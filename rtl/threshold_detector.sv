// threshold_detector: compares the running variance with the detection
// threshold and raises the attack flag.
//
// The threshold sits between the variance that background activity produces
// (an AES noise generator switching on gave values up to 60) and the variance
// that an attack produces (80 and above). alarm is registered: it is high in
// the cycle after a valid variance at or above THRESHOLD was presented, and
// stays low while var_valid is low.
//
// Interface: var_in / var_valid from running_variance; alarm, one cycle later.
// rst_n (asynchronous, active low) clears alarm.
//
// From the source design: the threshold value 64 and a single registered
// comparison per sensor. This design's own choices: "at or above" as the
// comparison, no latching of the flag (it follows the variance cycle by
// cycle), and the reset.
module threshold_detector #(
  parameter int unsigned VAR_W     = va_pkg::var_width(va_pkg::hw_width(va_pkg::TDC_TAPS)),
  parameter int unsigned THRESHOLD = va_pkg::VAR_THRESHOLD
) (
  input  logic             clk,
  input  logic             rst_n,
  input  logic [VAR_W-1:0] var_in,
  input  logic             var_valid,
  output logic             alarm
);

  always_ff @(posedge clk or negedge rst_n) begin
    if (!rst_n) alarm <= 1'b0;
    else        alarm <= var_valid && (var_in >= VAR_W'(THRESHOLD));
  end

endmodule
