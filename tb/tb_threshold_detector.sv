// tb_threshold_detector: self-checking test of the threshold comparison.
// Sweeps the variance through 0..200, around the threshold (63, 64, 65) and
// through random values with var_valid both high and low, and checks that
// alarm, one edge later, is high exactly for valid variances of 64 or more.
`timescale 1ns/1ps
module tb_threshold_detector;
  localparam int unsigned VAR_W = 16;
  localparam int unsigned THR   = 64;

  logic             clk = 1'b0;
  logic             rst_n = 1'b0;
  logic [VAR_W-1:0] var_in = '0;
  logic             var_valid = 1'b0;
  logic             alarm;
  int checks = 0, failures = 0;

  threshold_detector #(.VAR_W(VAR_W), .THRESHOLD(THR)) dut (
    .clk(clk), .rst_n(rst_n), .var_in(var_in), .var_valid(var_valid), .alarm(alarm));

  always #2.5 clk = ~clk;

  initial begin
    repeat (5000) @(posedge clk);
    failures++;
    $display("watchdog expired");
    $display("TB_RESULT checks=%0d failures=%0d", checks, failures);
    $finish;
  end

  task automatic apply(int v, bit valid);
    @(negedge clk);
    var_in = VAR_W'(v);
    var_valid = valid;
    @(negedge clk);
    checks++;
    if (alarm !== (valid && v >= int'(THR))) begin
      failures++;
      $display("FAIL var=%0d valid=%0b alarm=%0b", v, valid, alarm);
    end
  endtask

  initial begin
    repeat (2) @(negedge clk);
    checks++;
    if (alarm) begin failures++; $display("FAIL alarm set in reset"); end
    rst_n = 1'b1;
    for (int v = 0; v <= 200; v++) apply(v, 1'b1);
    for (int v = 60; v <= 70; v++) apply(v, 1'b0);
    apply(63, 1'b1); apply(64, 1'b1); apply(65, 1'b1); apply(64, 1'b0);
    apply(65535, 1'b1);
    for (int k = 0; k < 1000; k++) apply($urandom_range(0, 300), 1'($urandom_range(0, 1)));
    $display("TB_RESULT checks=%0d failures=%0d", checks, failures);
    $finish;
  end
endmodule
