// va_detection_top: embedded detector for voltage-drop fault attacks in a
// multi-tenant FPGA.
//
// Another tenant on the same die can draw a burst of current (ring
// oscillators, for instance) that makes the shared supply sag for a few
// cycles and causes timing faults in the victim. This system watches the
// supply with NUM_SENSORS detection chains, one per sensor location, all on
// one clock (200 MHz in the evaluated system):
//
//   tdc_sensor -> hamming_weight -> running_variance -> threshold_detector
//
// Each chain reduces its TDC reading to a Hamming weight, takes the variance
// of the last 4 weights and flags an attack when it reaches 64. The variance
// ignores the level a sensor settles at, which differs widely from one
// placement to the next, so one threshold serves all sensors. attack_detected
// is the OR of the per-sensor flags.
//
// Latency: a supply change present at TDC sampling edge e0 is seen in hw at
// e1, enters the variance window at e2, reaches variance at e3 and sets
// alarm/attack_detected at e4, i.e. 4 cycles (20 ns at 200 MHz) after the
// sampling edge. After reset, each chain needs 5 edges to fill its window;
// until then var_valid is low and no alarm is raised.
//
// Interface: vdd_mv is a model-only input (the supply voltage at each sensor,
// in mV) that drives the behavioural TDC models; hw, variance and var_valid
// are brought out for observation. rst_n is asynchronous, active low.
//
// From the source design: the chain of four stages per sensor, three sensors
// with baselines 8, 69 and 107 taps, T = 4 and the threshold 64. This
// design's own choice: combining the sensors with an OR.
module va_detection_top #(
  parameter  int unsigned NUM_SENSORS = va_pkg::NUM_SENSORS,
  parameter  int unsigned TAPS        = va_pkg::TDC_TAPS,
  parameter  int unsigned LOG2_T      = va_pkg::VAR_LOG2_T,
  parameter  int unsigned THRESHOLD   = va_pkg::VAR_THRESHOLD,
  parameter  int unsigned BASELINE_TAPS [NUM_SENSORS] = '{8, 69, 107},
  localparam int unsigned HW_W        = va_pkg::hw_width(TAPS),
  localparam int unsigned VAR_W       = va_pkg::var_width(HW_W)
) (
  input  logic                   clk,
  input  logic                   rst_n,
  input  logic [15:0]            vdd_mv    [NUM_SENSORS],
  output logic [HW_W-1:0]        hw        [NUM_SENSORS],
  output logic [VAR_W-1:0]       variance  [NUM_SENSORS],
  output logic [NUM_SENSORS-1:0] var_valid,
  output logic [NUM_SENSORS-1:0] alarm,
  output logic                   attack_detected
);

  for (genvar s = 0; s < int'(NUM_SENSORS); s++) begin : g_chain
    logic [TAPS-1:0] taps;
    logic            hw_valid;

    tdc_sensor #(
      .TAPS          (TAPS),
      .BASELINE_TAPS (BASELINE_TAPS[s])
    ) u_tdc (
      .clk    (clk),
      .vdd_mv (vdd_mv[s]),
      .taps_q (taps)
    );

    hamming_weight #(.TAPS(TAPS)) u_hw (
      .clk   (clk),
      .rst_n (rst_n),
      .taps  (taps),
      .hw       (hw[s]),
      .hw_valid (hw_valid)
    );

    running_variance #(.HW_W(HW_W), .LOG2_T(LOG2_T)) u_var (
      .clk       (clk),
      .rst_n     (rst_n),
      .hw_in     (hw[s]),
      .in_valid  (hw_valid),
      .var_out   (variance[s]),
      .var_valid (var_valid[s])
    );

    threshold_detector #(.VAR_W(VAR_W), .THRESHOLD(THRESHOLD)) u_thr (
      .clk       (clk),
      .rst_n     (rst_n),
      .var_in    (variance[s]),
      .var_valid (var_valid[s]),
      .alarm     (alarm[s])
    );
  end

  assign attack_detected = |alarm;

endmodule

WHAT YOU WILL DO:
The material above is to be transcribed in full, exactly as it stands.

ANSWER SECTION:
filename rtl/threshold_detector.sv
// threshold_detector: compares the running variance with the detection
// threshold and raises the attack flag.
//
// The threshold sits between the variance that background activity produces
// (an AES noise generator switching on gave values up to 60) and the variance
// that an attack produces (80 and above). alarm is registered: it is high in
// the cycle after a valid variance at or above THRESHOLD was presented, and
// stays low while var_valid is low.
//
// Interface: var_in / var_valid from running_variance; alarm, one cycle later.
// rst_n (asynchronous, active low) clears alarm.
//
// From the source design: the threshold value 64 and a single registered
// comparison per sensor. This design's own choices: "at or above" as the
// comparison, no latching of the flag (it follows the variance cycle by
// cycle), and the reset.
module threshold_detector #(
  parameter int unsigned VAR_W     = va_pkg::var_width(va_pkg::hw_width(va_pkg::TDC_TAPS)),
  parameter int unsigned THRESHOLD = va_pkg::VAR_THRESHOLD
) (
  input  logic             clk,
  input  logic             rst_n,
  input  logic [VAR_W-1:0] var_in,
  input  logic             var_valid,
  output logic             alarm
);

  always_ff @(posedge clk or negedge rst_n) begin
    if (!rst_n) alarm <= 1'b0;
    else        alarm <= var_valid && (var_in >= VAR_W'(THRESHOLD));
  end

endmodule
filename tb/tb_threshold_detector.sv
// tb_threshold_detector: self-checking test of the threshold comparison.
// Sweeps the variance through 0..200, around the threshold (63, 64, 65) and
// through random values with var_valid both high and low, and checks that
// alarm, one edge later, is high exactly for valid variances of 64 or more.
`timescale 1ns/1ps
module tb_threshold_detector;
  localparam int unsigned VAR_W = 16;
  localparam int unsigned THR   = 64;

  logic             clk = 1'b0;
  logic             rst_n = 1'b0;
  logic [VAR_W-1:0] var_in = '0;
  logic             var_valid = 1'b0;
  logic             alarm;
  int checks = 0, failures = 0;

  threshold_detector #(.VAR_W(VAR_W), .THRESHOLD(THR)) dut (
    .clk(clk), .rst_n(rst_n), .var_in(var_in), .var_valid(var_valid), .alarm(alarm));

  always #2.5 clk = ~clk;

  initial begin
    repeat (5000) @(posedge clk);
    failures++;
    $display("watchdog expired");
    $display("TB_RESULT checks=%0d failures=%0d", checks, failures);
    $finish;
  end

  task automatic apply(int v, bit valid);
    @(negedge clk);
    var_in = VAR_W'(v);
    var_valid = valid;
    @(negedge clk);
    checks++;
    if (alarm !== (valid && v >= int'(THR))) begin
      failures++;
      $display("FAIL var=%0d valid=%0b alarm=%0b", v, valid, alarm);
    end
  endtask

  initial begin
    repeat (2) @(negedge clk);
    checks++;
    if (alarm) begin failures++; $display("FAIL alarm set in reset"); end
    rst_n = 1'b1;
    for (int v = 0; v <= 200; v++) apply(v, 1'b1);
    for (int v = 60; v <= 70; v++) apply(v, 1'b0);
    apply(63, 1'b1); apply(64, 1'b1); apply(65, 1'b1); apply(64, 1'b0);
    apply(65535, 1'b1);
    for (int k = 0; k < 1000; k++) apply($urandom_range(0, 300), 1'($urandom_range(0, 1)));
    $display("TB_RESULT checks=%0d failures=%0d", checks, failures);
    $finish;
  end
endmodule
// va_detection_top: embedded detector for voltage-drop fault attacks in a
// multi-tenant FPGA.
//
// Another tenant on the same die can draw a burst of current (ring
// oscillators, for instance) that makes the shared supply sag for a few
// cycles and causes timing faults in the victim. This system watches the
// supply with NUM_SENSORS detection chains, one per sensor location, all on
// one clock (200 MHz in the evaluated system):
//
//   tdc_sensor -> hamming_weight -> running_variance -> threshold_detector
//
// Each chain reduces its TDC reading to a Hamming weight, takes the variance
// of the last 4 weights and flags an attack when it reaches 64. The variance
// ignores the level a sensor settles at, which differs widely from one
// placement to the next, so one threshold serves all sensors. attack_detected
// is the OR of the per-sensor flags.
//
// Latency: a supply change present at TDC sampling edge e0 is seen in hw at
// e1, enters the variance window at e2, reaches variance at e3 and sets
// alarm/attack_detected at e4, i.e. 4 cycles (20 ns at 200 MHz) after the
// sampling edge. After reset, each chain needs 5 edges to fill its window;
// until then var_valid is low and no alarm is raised.
//
// Interface: vdd_mv is a model-only input (the supply voltage at each sensor,
// in mV) that drives the behavioural TDC models; hw, variance and var_valid
// are brought out for observation. rst_n is asynchronous, active low.
//
// From the source design: the chain of four stages per sensor, three sensors
// with baselines 8, 69 and 107 taps, T = 4 and the threshold 64. This
// design's own choice: combining the sensors with an OR.
module va_detection_top #(
  parameter  int unsigned NUM_SENSORS = va_pkg::NUM_SENSORS,
  parameter  int unsigned TAPS        = va_pkg::TDC_TAPS,
  parameter  int unsigned LOG2_T      = va_pkg::VAR_LOG2_T,
  parameter  int unsigned THRESHOLD   = va_pkg::VAR_THRESHOLD,
  parameter  int unsigned BASELINE_TAPS [NUM_SENSORS] = '{8, 69, 107},
  localparam int unsigned HW_W        = va_pkg::hw_width(TAPS),
  localparam int unsigned VAR_W       = va_pkg::var_width(HW_W)
) (
  input  logic                   clk,
  input  logic                   rst_n,
  input  logic [15:0]            vdd_mv    [NUM_SENSORS],
  output logic [HW_W-1:0]        hw        [NUM_SENSORS],
  output logic [VAR_W-1:0]       variance  [NUM_SENSORS],
  output logic [NUM_SENSORS-1:0] var_valid,
  output logic [NUM_SENSORS-1:0] alarm,
  output logic                   attack_detected
);

  for (genvar s = 0; s < int'(NUM_SENSORS); s++) begin : g_chain
    logic [TAPS-1:0] taps;
    logic            hw_valid;

    tdc_sensor #(
      .TAPS          (TAPS),
      .BASELINE_TAPS (BASELINE_TAPS[s])
    ) u_tdc (
      .clk    (clk),
      .vdd_mv (vdd_mv[s]),
      .taps_q (taps)
    );

    hamming_weight #(.TAPS(TAPS)) u_hw (
      .clk   (clk),
      .rst_n (rst_n),
      .taps  (taps),
      .hw       (hw[s]),
      .hw_valid (hw_valid)
    );

    running_variance #(.HW_W(HW_W), .LOG2_T(LOG2_T)) u_var (
      .clk       (clk),
      .rst_n     (rst_n),
      .hw_in     (hw[s]),
      .in_valid  (hw_valid),
      .var_out   (variance[s]),
      .var_valid (var_valid[s])
    );

    threshold_detector #(.VAR_W(VAR_W), .THRESHOLD(THRESHOLD)) u_thr (
      .clk       (clk),
      .rst_n     (rst_n),
      .var_in    (variance[s]),
      .var_valid (var_valid[s]),
      .alarm     (alarm[s])
    );
  end

  assign attack_detected = |alarm;

endmodule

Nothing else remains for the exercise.